Many words from Chinook Jargon remain in common use in the Western United States and British Columbia. It has been described as part of a multicultural heritage shared by the modern inhabitants of the Pacific Northwest. The total number of Jargon words in published lexicons is in the hundreds.[4] It has a simple grammatical system. In Chinook Jargon, the consonant pronounced as //r// is rare. Such English and French loan words as rice and French: merci, for instance, have changed after being adopted to the Jargon, to Chinook jargon: lays and Chinook jargon: mahsi, respectively.
Most books written in English still use the term Chinook Jargon, but some linguists working with the preservation of a creolized form of the language used in Grand Ronde, Oregon, prefer the term Chinuk Wawa (with the spelling 'Chinuk' instead of 'Chinook'). Historical speakers did not use the name Chinook Wawa, but rather "the Wawa" or "Lelang" (from Fr., the language, or tongue). Wawa also means speech or words; "have a wawa" means "hold a parley", even in modern idiomatic English, Lelang also means the physical bodypart, the tongue.[5]
The name for the Jargon varied throughout the territory in which it was used. For example: skokum hiyu in the Boston Bar-Lytton area of the Fraser Canyon. In many areas it was simply "the old trade language" or "the Hudson Bay language".
Whether Jargon was a post-contact or pre-contact language has been the subject of debate among scholars. In 2016, linguist John Lyon studied the word lists collected by Francis Drake and his crew on the 1579 voyage that took them to the Oregon coast. Lyon compared the seven words and phrases found on the Native vocabulary list recorded by Drake and his men with the vocabularies of Native languages on the west coast (Lyon 2016).[6]
Of the five single words on the list, Lyon found that the word petáh, which was the Native word for a root that can be eaten raw or made into cakes called cheepe, were meaning matches for the Jargon words 'wapato' (a root that tastes like a potato) and 'chaplill', the word for the bread cakes made from this root (Lyon 2016:41). The word recorded for 'king' by Drake was 'hióh' (recorded also as 'hioghe'). Lyon thought it was a match for the Wawa word hi-yú, meaning a gathering, or much, plenty. Lyon was not able to conclude whether Drake encountered people of the Northwest Coast.
In 2021, Melissa Darby studied the ethnographic records and the records left by Francis Drake's expedition. She found new evidence that the people Drake met were speaking some Jargon words to Drake and his men.[7]
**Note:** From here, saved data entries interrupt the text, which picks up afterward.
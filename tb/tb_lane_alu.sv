// tb_lane_alu: random operands through every lane operation against a reference.
module tb_lane_alu;
  import gpu_pkg::*;
  op_e op;
  logic [31:0] a, b, tid, res;
  logic [15:0] imm;
  logic wr, p, pwr;
  int checks = 0, failures = 0;

  lane_alu dut (.op_i(op), .a_i(a), .b_i(b), .imm_i(imm), .tid_i(tid), .result_o(res),
                .wr_o(wr), .pred_o(p), .pred_wr_o(pwr));

  task automatic chk(bit ok, string s);
    checks++;
    if (!ok) begin failures++; $display("FAIL %s", s); end
  endtask

  initial begin
    #100000;
    failures++;
    $display("TB_RESULT checks=%0d failures=%0d", checks, failures);
    $finish;
  end

  initial begin
    for (int t = 0; t < 300; t++) begin
      a = $urandom; b = (t % 7 == 0) ? a : $urandom; imm = 16'($urandom); tid = $urandom;
      op = OP_ADD;   #1; chk(wr && !pwr && res == a + b, "add");
      op = OP_ADDI;  #1; chk(wr && res == a + {{16{imm[15]}}, imm}, "addi");
      op = OP_LI;    #1; chk(wr && res == {16'd0, imm}, "li");
      op = OP_TID;   #1; chk(wr && res == tid, "tid");
      op = OP_SETLT; #1; chk(!wr && pwr && p == (a < b), "setlt");
      op = OP_SETGT; #1; chk(!wr && pwr && p == (a > b), "setgt");
      op = OP_BRA;   #1; chk(!wr && !pwr, "branch writes nothing");
    end
    $display("TB_RESULT checks=%0d failures=%0d", checks, failures);
    $finish;
  end
endmodule
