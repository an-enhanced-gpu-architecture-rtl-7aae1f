// mem_ctrl_rbh: open-row DRAM controller for one channel with first-ready
// first-come-first-serve (FR-FCFS) scheduling and row buffer locality hints.
// Requests (one 128-byte line each) wait in a queue kept in arrival order.
// Each cycle at most one request is issued: the oldest one that hits the open
// row of an idle bank, otherwise the oldest one for an idle bank. A row hit
// occupies its bank for T_HIT cycles, a row conflict (or a closed bank) for
// T_CONF cycles. When a request whose hint bit is set completes, its bank is
// held: for up to HOLD = T_CONF - T_HIT cycles only row hits may be issued to
// it, because the request that will reuse the row is expected soon; the first
// hit ends the hold, and when the time runs out conflicting requests go ahead.
// That threshold is the break-even point worked out in the source: waiting any
// longer costs more than the conflict it avoids. A finished request reads its
// line from the DRAM (dram_rd_o, data back combinationally on dram_rdata_i) and
// returns it with its tag on the response port, one per cycle, lowest bank
// first; a bank whose response waits stays busy. Address map (this design's
// choice): line offset [6:0], column [11:7], bank [14:12], row above.
// Counters of hits, conflicts, holds begun, holds ended by a hit and holds that
// expired are outputs for measurement.
module mem_ctrl_rbh #(
  parameter int unsigned NBANK  = 8,
  parameter int unsigned QDEPTH = 16,
  parameter int unsigned T_HIT  = 100,
  parameter int unsigned T_CONF = 300,
  parameter int unsigned HOLD   = T_CONF - T_HIT,
  parameter int unsigned TAG_W  = 8,
  parameter int unsigned LINE_W = 1024,
  parameter int unsigned ADDR_W = 32
) (
  input  logic                  clk,
  input  logic                  rst_n,
  input  logic                  req_valid_i,
  output logic                  req_ready_o,
  input  logic [ADDR_W-1:0]     req_addr_i,
  input  logic                  req_hint_i,
  input  logic [TAG_W-1:0]      req_tag_i,
  output logic                  resp_valid_o,
  output logic [TAG_W-1:0]      resp_tag_o,
  output logic [LINE_W-1:0]     resp_data_o,
  output logic                  dram_rd_o,
  output logic [ADDR_W-1:0]     dram_addr_o,
  input  logic [LINE_W-1:0]     dram_rdata_i,
  output logic [31:0]           n_hit_o,
  output logic [31:0]           n_conf_o,
  output logic [31:0]           n_hold_o,
  output logic [31:0]           n_hold_hit_o,
  output logic [31:0]           n_hold_exp_o
);
  localparam int unsigned BB = $clog2(NBANK);
  localparam int unsigned RW = ADDR_W - 12 - BB;
  localparam int unsigned QB = $clog2(QDEPTH + 1);
  localparam int unsigned CB = $clog2(T_CONF + 1);
  localparam int unsigned HB = $clog2(HOLD + 1);

  typedef struct packed {
    logic [ADDR_W-1:0] addr;
    logic              hint;
    logic [TAG_W-1:0]  tag;
  } req_t;

  function automatic logic [BB-1:0] bank_of(logic [ADDR_W-1:0] a);
    return a[12 +: BB];
  endfunction
  function automatic logic [RW-1:0] row_of(logic [ADDR_W-1:0] a);
    return a[ADDR_W-1 -: RW];
  endfunction

  req_t              q     [QDEPTH];
  logic [QB-1:0]     qcnt;
  // per-bank state
  logic [NBANK-1:0]  open_q;
  logic [RW-1:0]     orow_q [NBANK];
  logic [NBANK-1:0]  busy_q;
  logic [CB-1:0]     bcnt_q [NBANK];
  req_t              breq_q [NBANK];
  logic [HB-1:0]     hold_q [NBANK];

  // ---------------- issue selection ----------------
  logic            iss;
  logic [QB-1:0]   iss_idx;
  logic            iss_hit;
  always_comb begin
    iss = 1'b0; iss_idx = '0; iss_hit = 1'b0;
    for (int i = 0; i < QDEPTH; i++) begin
      logic [BB-1:0] b;
      b = bank_of(q[i].addr);
      if (!iss && QB'(i) < qcnt && !busy_q[b] && open_q[b] && orow_q[b] == row_of(q[i].addr)) begin
        iss = 1'b1; iss_idx = QB'(i); iss_hit = 1'b1;
      end
    end
    for (int i = 0; i < QDEPTH; i++) begin
      logic [BB-1:0] b;
      b = bank_of(q[i].addr);
      if (!iss && QB'(i) < qcnt && !busy_q[b] && hold_q[b] == '0) begin
        iss = 1'b1; iss_idx = QB'(i); iss_hit = 1'b0;
      end
    end
  end

  // ---------------- completion / response ----------------
  logic            done;
  logic [BB-1:0]   done_b;
  always_comb begin
    done = 1'b0; done_b = '0;
    for (int b = 0; b < NBANK; b++)
      if (!done && busy_q[b] && bcnt_q[b] <= CB'(1)) begin
        done = 1'b1; done_b = BB'(b);
      end
  end
  assign dram_rd_o    = done;
  assign dram_addr_o  = breq_q[done_b].addr;
  assign resp_valid_o = done;
  assign resp_tag_o   = breq_q[done_b].tag;
  assign resp_data_o  = dram_rdata_i;

  assign req_ready_o  = (qcnt < QB'(QDEPTH)) || iss;

  // queue slot for an arriving request and the next occupancy
  logic          push;
  logic [QB-1:0] qpos, qnext;
  assign push  = req_valid_i && req_ready_o;
  assign qpos  = iss ? qcnt - 1'b1 : qcnt;
  assign qnext = push ? qpos + 1'b1 : qpos;

  // queue entry indices (the count is one bit wider than an index)
  localparam int unsigned QI = $clog2(QDEPTH);
  logic [QI-1:0] iss_ix, qpos_ix;
  assign iss_ix  = QI'(iss_idx);
  assign qpos_ix = QI'(qpos);

  logic [BB-1:0] ib;
  assign ib = bank_of(q[iss_ix].addr);

  always_ff @(posedge clk or negedge rst_n) begin
    if (!rst_n) begin
      qcnt   <= '0;
      open_q <= '0;
      busy_q <= '0;
      for (int b = 0; b < NBANK; b++) begin
        bcnt_q[b] <= '0; hold_q[b] <= '0; orow_q[b] <= '0; breq_q[b] <= '0;
      end
      for (int i = 0; i < QDEPTH; i++) q[i] <= '0;
      n_hit_o <= '0; n_conf_o <= '0; n_hold_o <= '0; n_hold_hit_o <= '0; n_hold_exp_o <= '0;
    end else begin
      // bank timers and holds
      for (int b = 0; b < NBANK; b++) begin
        if (busy_q[b] && bcnt_q[b] > CB'(1)) bcnt_q[b] <= bcnt_q[b] - 1'b1;
        if (!busy_q[b] && hold_q[b] != '0) begin
          hold_q[b] <= hold_q[b] - 1'b1;
          if (hold_q[b] == HB'(1)) n_hold_exp_o <= n_hold_exp_o + 1;
        end
      end
      if (done) begin
        busy_q[done_b] <= 1'b0;
        if (breq_q[done_b].hint) begin
          hold_q[done_b] <= HB'(HOLD);
          n_hold_o       <= n_hold_o + 1;
        end
      end
      // issue
      if (iss) begin
        busy_q[ib]  <= 1'b1;
        breq_q[ib]  <= q[iss_ix];
        open_q[ib]  <= 1'b1;
        orow_q[ib]  <= row_of(q[iss_ix].addr);
        bcnt_q[ib]  <= iss_hit ? CB'(T_HIT) : CB'(T_CONF);
        if (iss_hit) n_hit_o  <= n_hit_o + 1;
        else         n_conf_o <= n_conf_o + 1;
        if (hold_q[ib] != '0) begin
          hold_q[ib]   <= '0;
          n_hold_hit_o <= n_hold_hit_o + 1;
        end
      end
      // queue: remove the issued entry (keep order), append the new one
      if (iss)
        for (int i = 0; i < QDEPTH - 1; i++)
          if (QB'(i) >= iss_idx) q[i] <= q[i+1];
      if (push) q[qpos_ix] <= '{addr: req_addr_i, hint: req_hint_i, tag: req_tag_i};
      qcnt <= qnext;
    end
  end
endmodule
The pre-contact hypothesis states that the language developed prior to European settlement as an intra-indigenous contact language in a region marked by divisive geography and intense linguistic diversity. It eventually expanded to incorporate elements of European languages, with approximately 15 percent of its lexicon derived from French.[8] [9] The Jargon also acquired English loanwords, and its written form is entirely in the Duployan shorthand created by French priest Émile Duployé.[10] [11]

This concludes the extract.